Auch dass Dinkel besser verträglich sei als Weizen, ist wissenschaftlich nicht bewiesen. Denn anders als oft behauptet, enthält Dinkel genau wie Weizen Gluten. Auch in einer Studie ließ sich kein Unterschied hinsichtlich der Verträglichkeit feststellen. Unabhängig von der Verträglichkeit sei bei Getreide vor allem der Ausmahlungsgrad entscheidend mit Blick auf gesundheitliche Vorteile. Denn Vollkornprodukte enthielten zum Beispiel mehr Ballaststoffe und Mineralstoffe - bei Weizen genauso wie bei Dinkel oder anderen Sorten.
"Natürliche Produkte sind nicht automatisch gut"
Das Bewerben von vermeintlich natürlichen oder ursprünglichen Lebensmitteln ist aus Sicht von Kerschke-Risch auch ein Problem in den sozialen Netzwerken. "Auf TikTok und Co werden zum Thema Ernährung viele sehr vereinfachte Beiträge verbreitet, die der Komplexität nicht gerecht werden." Viele Menschen suchten jedoch gerne nach einfachen Lösungen für komplexe Probleme, weshalb die Resonanz auf solche Beiträge so groß sei.

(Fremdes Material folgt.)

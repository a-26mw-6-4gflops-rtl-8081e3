// Behavioural model of the external memory on the memory controller's bus
// (used by the testbenches only).  AW-bit word-addressed memory, reads
// answered in order after LAT cycles, request ready dropped at random when
// STALL is set.  Initial contents: word a holds init_word(a), a fixed hash
// that testbenches recompute to check what was read.
module ext_mem_model
  import sp_pkg::*;
#(
  parameter int unsigned AW    = 14,
  parameter int unsigned LAT   = 3,
  parameter bit          STALL = 1'b1
) (
  input  logic     clk,
  input  logic     req_valid,
  output logic     req_ready,
  input  mem_req_t req,
  output logic     rsp_valid,
  output word_t    rsp_data
);
  word_t mem [1 << AW];
  logic  pipe_v [LAT];
  word_t pipe_d [LAT];
  int    n_reads = 0, n_writes = 0;

  function automatic word_t init_word(input int unsigned a);
    return (a * 32'h9e37_79b1) ^ 32'h5a5a_0f0f;
  endfunction

  initial begin
    for (int unsigned a = 0; a < (1 << AW); a++) mem[a] = init_word(a);
    for (int i = 0; i < LAT; i++) begin pipe_v[i] = 1'b0; pipe_d[i] = '0; end
    req_ready = 1'b1;
  end

  assign rsp_valid = pipe_v[LAT-1];
  assign rsp_data  = pipe_d[LAT-1];

  always @(posedge clk) begin
    for (int i = LAT - 1; i > 0; i--) begin
      pipe_v[i] <= pipe_v[i-1];
      pipe_d[i] <= pipe_d[i-1];
    end
    pipe_v[0] <= 1'b0;
    if (req_valid && req_ready) begin
      if (req.we) begin
        mem[req.addr[AW-1:0]] <= req.wdata;
        n_writes++;
      end else begin
        pipe_v[0] <= 1'b1;
        pipe_d[0] <= mem[req.addr[AW-1:0]];
        n_reads++;
      end
    end
    req_ready <= STALL ? ($urandom_range(0, 3) != 0) : 1'b1;
  end
endmodule
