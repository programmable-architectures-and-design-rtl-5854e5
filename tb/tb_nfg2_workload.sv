// tb_nfg2_workload: the evaluated functions at 8-bit accuracy (inputs with 8
// fractional bits, acceptable approximation error 2^-10) on all three
// generators.
//
// For each function the recursive planar segmentation is computed here:
// bilinear interpolation through the four corners of a square, the error
// centred by a correction value, and a split into four squares while the
// error is not below 2^-10 and the square is wider than one unit.  For the
// symmetric functions the segmentation is also made with mirror segments
// sharing a word.  The uniform generator gets the same fit on its
// 128 x 128 grid.  Segment counts are printed beside the published ones
// (recursive / symmetric / uniform) and must be within 30 % of them.  Then
// every one of the 65,536 input points is evaluated by the hardware and
// compared with the real function: the error may not exceed 2^-10 (the
// approximation) plus 2^-12 (coefficient and output rounding).
module tb_nfg2_workload;
  import nfg2_pkg::*;
  import nfg2_tb_pkg::*;
  localparam int N = 8, UB = 7, SEGW = 12, RAILW = 12, CELLB = 2;
  localparam int CW = COEF_W, CF = COEF_F, OW = OUT_W, OF = OUT_F;
  localparam int NCELL = 2 * N / CELLB;
  localparam int LAT_U = 4, LAT_R = NCELL + 5;
  localparam int CELL_SW = $clog2(NCELL);
  localparam int LUT_AW = RAILW + CELLB, LUT_DW = RAILW + SEGW;
  localparam int CFG_AW = 14;
  localparam int CFG_DW = 2 * N + 4 * CW;
  localparam int SIDE = 1 << (N - UB);
  localparam real EPS_A = 1.0 / 1024.0;
  localparam real BOUND = 1.0 / 1024.0 + 1.0 / 4096.0;

  logic clk = 0, rst_n = 0, in_valid = 0;
  logic [N-1:0] x = '0, y = '0;
  logic uni_valid, rec_valid, sym_valid;
  logic signed [OW-1:0] uni_out, rec_out, sym_out;
  logic cfg_we = 0;
  arch_e cfg_arch = ARCH_UNI;
  cfg_target_e cfg_target = CFG_COEF;
  logic [CELL_SW-1:0] cfg_cell = '0;
  logic [CFG_AW-1:0] cfg_addr = '0;
  logic [CFG_DW-1:0] cfg_data = '0;

  int checks = 0, failures = 0;
  int fid_now = 0;
  bit sym_now = 0;
  real maxerr_u, maxerr_r, maxerr_s;
  logic [N-1:0] xq_u[$], yq_u[$], xq_r[$], yq_r[$];

  nfg2_top #(.N(N), .UB(UB), .SEGW(SEGW), .RAILW(RAILW), .CELLB(CELLB)) dut (.*);

  always #5 clk = ~clk;

  initial begin
    repeat (3000000) @(posedge clk);
    failures++;
    $display("watchdog expired");
    $display("TB_RESULT checks=%0d failures=%0d", checks, failures);
    $finish;
  end

  function automatic void judge(string name, logic signed [OW-1:0] o, logic [N-1:0] xi,
                                logic [N-1:0] yi, ref real maxerr);
    real fx = fval(fid_now, real'(xi) / 256.0, real'(yi) / 256.0);
    real e = real'(o) / real'(1 << OF) - fx;
    if ((open_x(fid_now) && xi == 0) || (open_y(fid_now) && yi == 0)) return;  // outside the domain
    if (e < 0) e = -e;
    if (e > maxerr) maxerr = e;
    checks++;
    if (e > BOUND) begin
      failures++;
      if (failures < 10) $display("f%0d %s (%0d,%0d): error %g", fid_now, name, xi, yi, e);
    end
  endfunction

  always @(negedge clk) if (rst_n) begin
    if (uni_valid) judge("uniform", uni_out, xq_u.pop_front(), yq_u.pop_front(), maxerr_u);
    if (rec_valid) begin
      automatic logic [N-1:0] xi = xq_r.pop_front(), yi = yq_r.pop_front();
      judge("recursive", rec_out, xi, yi, maxerr_r);
      if (sym_now) judge("symmetric", sym_out, xi, yi, maxerr_s);
    end
  end

  task automatic cfg_write(arch_e a, cfg_target_e t, int cidx, int addr, logic [CFG_DW-1:0] d);
    @(negedge clk);
    cfg_we = 1; cfg_arch = a; cfg_target = t; cfg_cell = CELL_SW'(cidx);
    cfg_addr = CFG_AW'(addr); cfg_data = d;
    @(negedge clk);
    cfg_we = 0;
  endtask

  task automatic load_tree(arch_e a, QuadSeg s);
    int rail, arail;
    for (int b = 0; b < (1 << CELLB); b++) begin
      s.lut_entry(0, CELLB, 0, b, rail, arail);
      cfg_write(a, CFG_LUT, 0, b, CFG_DW'({RAILW'(rail), SEGW'(arail)}));
    end
    for (int c = 1; c < NCELL; c++) begin
      int d = c * CELLB / 2;
      if (s.leafc[d]) for (int b = 0; b < (1 << CELLB); b++) begin
        s.lut_entry(c, CELLB, -1, b, rail, arail);
        cfg_write(a, CFG_LUT, c, b, CFG_DW'({RAILW'(rail), SEGW'(arail)}));
      end
      for (int v = 0; v < s.leaf.size(); v++)
        if (!s.leaf[v] && s.depth[v] == d)
          for (int b = 0; b < (1 << CELLB); b++) begin
            s.lut_entry(c, CELLB, v, b, rail, arail);
            cfg_write(a, CFG_LUT, c, (s.nodeid[v] << CELLB) | b, CFG_DW'({RAILW'(rail), SEGW'(arail)}));
          end
    end
    for (int v = 0; v < s.leaf.size(); v++)
      if (s.leaf[v] && s.rep[v] == v)
        cfg_write(a, CFG_COEF, 0, s.idx[v],
                  CFG_DW'({N'(s.bx[v]), N'(s.by[v]), CW'(qcoef(s.fcxy[v], CF)), CW'(qcoef(s.fcx[v], CF)),
                           CW'(qcoef(s.fcy[v], CF)), CW'(qcoef(s.fc0[v], CF))}));
  endtask

  task automatic load_uniform(int fid);
    real a, b, c, d, e;
    for (int i = 0; i < (1 << UB); i++)
      for (int j = 0; j < (1 << UB); j++) begin
        fit_square(fid, N, i * SIDE, j * SIDE, SIDE, a, b, c, d, e);
        cfg_write(ARCH_UNI, CFG_COEF, 0, i * (1 << UB) + j,
                  CFG_DW'({CW'(qcoef(a, CF)), CW'(qcoef(b, CF)), CW'(qcoef(c, CF)), CW'(qcoef(d, CF))}));
      end
  endtask

  function automatic bit near(int got, int paper);
    return (paper == 0) || (real'(got) >= 0.7 * paper && real'(got) <= 1.3 * paper);
  endfunction

  task automatic run(int fid, bit sym, int p_rec, int p_sym, int p_uni);
    QuadSeg qr, qs;
    int uni;
    fid_now = fid; sym_now = sym;
    maxerr_u = 0; maxerr_r = 0; maxerr_s = 0;
    qr = new(N); qr.segment(0, fid, EPS_A, 0); qr.number(0);
    uni = ((1 << N) / qr.min_side()) * ((1 << N) / qr.min_side());
    if (sym) begin
      qs = new(N); qs.segment(0, fid, EPS_A, 1); qs.mirror(0); qs.number(1);
    end else qs = qr;
    $display("f%0d: segments recursive %0d (published %0d), symmetric %0d (published %0d), uniform %0d (published %0d)",
             fid, qr.nleaves, p_rec, sym ? qs.nseg : 0, p_sym, uni, p_uni);
    checks++;
    if (!near(qr.nleaves, p_rec) || (sym && !near(qs.nseg, p_sym)) || uni != p_uni) begin
      failures++; $display("f%0d: segment count far from the published one", fid);
    end
    checks++;
    if (qr.nseg > (1 << SEGW) || qs.nseg > (1 << SEGW) ||
        !qr.rails_fit(CELLB, RAILW) || !qs.rails_fit(CELLB, RAILW)) begin
      failures++; $display("f%0d: does not fit", fid);
    end
    load_uniform(fid);
    load_tree(ARCH_REC, qr);
    load_tree(ARCH_SYM, qs);
    for (int i = 0; i < (1 << (2 * N)); i++) begin
      @(negedge clk);
      in_valid = 1;
      x = N'(i >> N); y = N'(i);
      xq_u.push_back(x); yq_u.push_back(y); xq_r.push_back(x); yq_r.push_back(y);
    end
    @(negedge clk); in_valid = 0;
    repeat (LAT_R + 2) @(negedge clk);
    $display("f%0d: max error uniform %g, recursive %g, symmetric %g (bound %g)",
             fid, maxerr_u, maxerr_r, maxerr_s, BOUND);
  endtask

  initial begin
    repeat (3) @(negedge clk);
    rst_n = 1;
    run(1, 1, 508, 263, 1024);
    run(2, 0, 193, 0, 4096);
    run(4, 1, 256, 139, 4096);
    run(7, 1, 226, 121, 4096);
    run(8, 1, 232, 127, 4096);
    run(0, 0, 997, 0, 16384);
    checks++;
    if (xq_u.size() != 0 || xq_r.size() != 0) begin failures++; $display("missing results"); end
    $display("TB_RESULT checks=%0d failures=%0d", checks, failures);
    $finish;
  end
endmodule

Heilsversprechen durch bestimmte Lebensmittel sollten daher erstmal kritisch hinterfragt werden. Denn auch bei der Ernährung sei der Placeboeffekt nicht zu unterschätzen, so Kerschke-Risch. "Der Placeboeffekt kann dazu führen, dass Menschen sich aufgrund einer bestimmten Ernährungsweise besser fühlen, obwohl es ernährungsphysiologisch eigentlich keine Gründe dafür gibt."
Auch Wefers warnt davor, sich von falschen Ernährungsratgebern täuschen zu lassen. "Natürliche Produkte sind nicht automatisch etwas Gutes, genau so wenig wie verarbeitete Lebensmittel automatisch etwas Schlechtes sind." Es sei daher wichtig, die Verbraucherinnen und Verbraucher aufzuklären, um den sich hartnäckig haltenden Gesundheitsmythen etwas entgegenzusetzen.